The rise of Bitcoin treasury companies like Twenty One Capital, Nakamoto Holdings, and Strive Asset Management is partly driven by regulatory challenges, particularly in regions like the UK. As direct Bitcoin investments become more difficult due to regulations limiting access to only accredited investors, these alternative vehicles are gaining traction. For instance, Twenty One Capital, launched by Tether, SoftBank, and Cantor Fitzgerald, offers investors a way to gain exposure to Bitcoin without directly owning it. The debate around these stocks continues on platforms like Reddit.
Despite their growing popularity, critics like Stack Hodler remain skeptical. Hodler warns,
“Many of these businesses will inevitably be forced to dump their stacks one day as the fast capital that buys them now realizes they’d be better off simply holding cold-stored Bitcoin.”
This fear of future sell-offs has led some to liken Bitcoin treasury stocks to “this cycle’s shitcoins,” questioning their long-term value and stability. For more on Schiff’s criticism, visit his Wikipedia page.
A River report provides insight into the broader trend of Bitcoin acquisition in 2025. The report reveals that businesses are now the top buyers of Bitcoin, adding 157,000 BTC to their holdings this year.

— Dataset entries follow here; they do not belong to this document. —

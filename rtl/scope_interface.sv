// scope_interface: computer to storage-scope display interface (top level).
//
// A computer plots a point by writing a 12-bit X word and a 12-bit Y word to
// its stored output modules; the write of the selected axis produces a strobe.
// The interface converts the words to bipolar voltages, waits for the beam to
// get there (24 us settle delay, or 6 us when the point follows the previous
// one within 100 us), then fires a store-Z pulse whose width (1, 5, 10 or
// 25 us, chosen by two control bits) sets the point's brightness.  A ready
// level tells the computer when it may send the next point, so plotting
// overlaps with program execution.  An 8-bit control word selects settle
// always, write thru, non store, strobe axis, erase, end plot and intensity.
// The same strobes can drive an X-Y point plotter through its null detector.
//
// Blocks: strobe_select (which strobe plots), point_store_sequencer (delay
// monos M14-M16), intensity_modulator (decoder and monos M7-M10),
// scope_mode_control (write thru, non store, erase with erase disable),
// switch_debounce and plotter_control (plotter enable, seek, plot busy),
// busy_ready (the ready level, with busy disable), indicator_panel (LEDs)
// and two dac_bipolar models.  The words arrive in two's complement; the MSB
// is inverted to form the offset-binary DAC code, as in the interface.
//
// All timing is counted in cycles of clk, TICKS_PER_US per microsecond; the
// original is asynchronous TTL with analog monos, so the clock is this
// design's choice.  rst_n is synchronous, active low.  All inputs are taken
// as synchronous to clk.
module scope_interface #(
  parameter int unsigned TICKS_PER_US = scope_pkg::DEFAULT_TICKS_PER_US,
  parameter int unsigned SETTLE_US    = 24,
  parameter int unsigned SHORT_US     = 6,
  parameter int unsigned WINDOW_US    = 100,
  parameter int unsigned INT0_US      = 1,
  parameter int unsigned INT1_US      = 5,
  parameter int unsigned INT2_US      = 10,
  parameter int unsigned INT3_US      = 25,
  parameter int unsigned LED_US       = 2000,
  parameter int unsigned STOP_US      = 5,
  parameter int unsigned PENLIFT1_US  = 5,
  parameter int unsigned PENLIFT2_US  = 5,
  parameter int unsigned DAC_BITS     = 12
) (
  input  logic                               clk,
  input  logic                               rst_n,
  // from the computer's stored output modules
  input  logic [DAC_BITS-1:0]                x_word,
  input  logic [DAC_BITS-1:0]                y_word,
  input  logic                               x_strobe,
  input  logic                               y_strobe,
  input  scope_pkg::ctrl_t                   ctrl,
  // front-panel switches
  input  logic                               erase_disable_sw,
  input  logic                               busy_disable_sw,
  input  logic                               plot_sw_no,
  input  logic                               plot_sw_nc,
  // from the storage scope and the plotter's null detector
  input  logic                               scope_erasing,
  input  logic                               nd_ready,
  input  logic                               nd_complete,
  // DACs
  output logic [DAC_BITS-1:0]                x_dac_code,
  output logic [DAC_BITS-1:0]                y_dac_code,
  output real                                x_volts,
  output real                                y_volts,
  // to the storage scope
  output logic                               store_z,
  output logic                               write_thru,
  output logic                               non_store,
  output logic                               erase,
  // to the null detector
  output logic                               nd_enable,
  output logic                               nd_seek,
  // to the computer
  output logic                               ready,
  output logic                               binary_sense,
  // indicators
  output logic [scope_pkg::NUM_LEDS-1:0]     leds,
  output logic                               plotter_lamp,
  output logic                               busy_disable_lamp,
  output logic                               erase_disable_lamp
);
  logic point_strobe, delay, fire, settling, plot_busy, button;

  // Two's complement to offset binary: invert the sign bit.
  always_comb begin
    x_dac_code = {~x_word[DAC_BITS-1], x_word[DAC_BITS-2:0]};
    y_dac_code = {~y_word[DAC_BITS-1], y_word[DAC_BITS-2:0]};
  end

  dac_bipolar #(.BITS(DAC_BITS)) u_xdac (.code(x_dac_code), .vout(x_volts));
  dac_bipolar #(.BITS(DAC_BITS)) u_ydac (.code(y_dac_code), .vout(y_volts));

  strobe_select u_strobe_select (
    .x_strobe, .y_strobe, .strobe_addr_x(ctrl.strobe_addr_x), .strobe(point_strobe));

  point_store_sequencer #(
    .TICKS_PER_US(TICKS_PER_US), .SETTLE_US(SETTLE_US),
    .SHORT_US(SHORT_US), .WINDOW_US(WINDOW_US)
  ) u_sequencer (
    .clk, .rst_n, .strobe(point_strobe), .settle_always(ctrl.settle_always),
    .settle_pulse(), .short_pulse(), .window(), .delay, .fire);

  intensity_modulator #(
    .TICKS_PER_US(TICKS_PER_US), .INT0_US(INT0_US), .INT1_US(INT1_US),
    .INT2_US(INT2_US), .INT3_US(INT3_US)
  ) u_intensity (
    .clk, .rst_n, .fire, .int_addr(ctrl.int_addr), .store_z, .sel());

  scope_mode_control u_mode (
    .ctrl_write_thru(ctrl.write_thru), .ctrl_non_store(ctrl.non_store),
    .ctrl_erase(ctrl.erase), .erase_disable(erase_disable_sw),
    .write_thru, .non_store, .erase);

  switch_debounce u_plot_button (
    .clk, .rst_n, .set_contact(plot_sw_no), .reset_contact(plot_sw_nc), .q(button));

  plotter_control #(
    .TICKS_PER_US(TICKS_PER_US), .STOP_US(STOP_US),
    .PENLIFT1_US(PENLIFT1_US), .PENLIFT2_US(PENLIFT2_US)
  ) u_plotter (
    .clk, .rst_n, .button, .end_plot(ctrl.end_plot), .strobe(point_strobe),
    .nd_ready, .nd_complete, .nd_enable, .nd_seek, .plot_busy, .binary_sense);

  // The fire cycle between the end of the delay and the start of store-Z
  // also counts as busy, so the ready level has no gap between them.
  always_comb settling = delay || fire;

  busy_ready u_busy (
    .delay(settling), .store_z, .scope_erasing, .plot_busy,
    .busy_disable(busy_disable_sw), .ready);

  indicator_panel #(.TICKS_PER_US(TICKS_PER_US), .LED_US(LED_US)) u_panel (
    .clk, .rst_n, .ctrl, .x_strobe, .y_strobe, .ready, .leds);

  always_comb begin
    plotter_lamp       = binary_sense;
    busy_disable_lamp  = busy_disable_sw;
    erase_disable_lamp = erase_disable_sw;
  end
endmodule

In contrast, individual investors have sold off 247,000 BTC. MicroStrategy alone accounts for 77% of corporate Bitcoin growth, solidifying its position as a leader in the corporate buying trend. Despite these shifts, individuals still hold over $14 million worth of Bitcoin, representing more than 69% of the total circulating supply.
Stack Hodler, while critical of Bitcoin treasury companies, acknowledges the potential for businesses to bring lasting value to the Bitcoin network. He notes,
“Businesses that create economic value via products and services, and then store their profits in Bitcoin, are what will bring lasting value to the Bitcoin network.”
This perspective highlights the importance of companies that not only invest in Bitcoin but also generate real economic activity.
The debate over Bitcoin treasury stocks underscores broader discussions within the cryptocurrency community about the best ways to interact with Bitcoin. As regulatory landscapes shift and market dynamics evolve, these companies may play an increasingly significant role in shaping the future of Bitcoin investment. For a deeper dive into Schiff’s criticism of Bitcoin treasury stocks in 2025, see this analysis.
Key Questions and Takeaways
What is Peter Schiff’s view on Bitcoin treasury stocks?
Peter Schiff views Bitcoin treasury stocks as even more absurd than buying Bitcoin directly, advising investors to focus on companies with tangible business models.
How does Pierre Rochard defend Bitcoin treasury stocks?
Pierre Rochard argues that these stocks offer unique financial engineering, such as breaking down Bitcoin’s potential gains and losses into smaller, manageable parts, which creates real value for different investor needs.
Why are Bitcoin treasury companies gaining popularity?
Bitcoin treasury companies are gaining popularity due to regulatory challenges that limit direct Bitcoin investments, particularly in regions like the UK, and the need for alternative investment vehicles.
What are the criticisms of Bitcoin treasury companies?
Critics like Stack Hodler warn that these companies may dump their Bitcoin holdings in the future, likening them to “this cycle’s shitcoins” and questioning their long-term value.
Who are the top buyers of Bitcoin in 2025 according to the River report?
According to the River report, businesses are the top buyers of Bitcoin in 2025, with MicroStrategy leading the charge and accounting for 77% of corporate Bitcoin growth.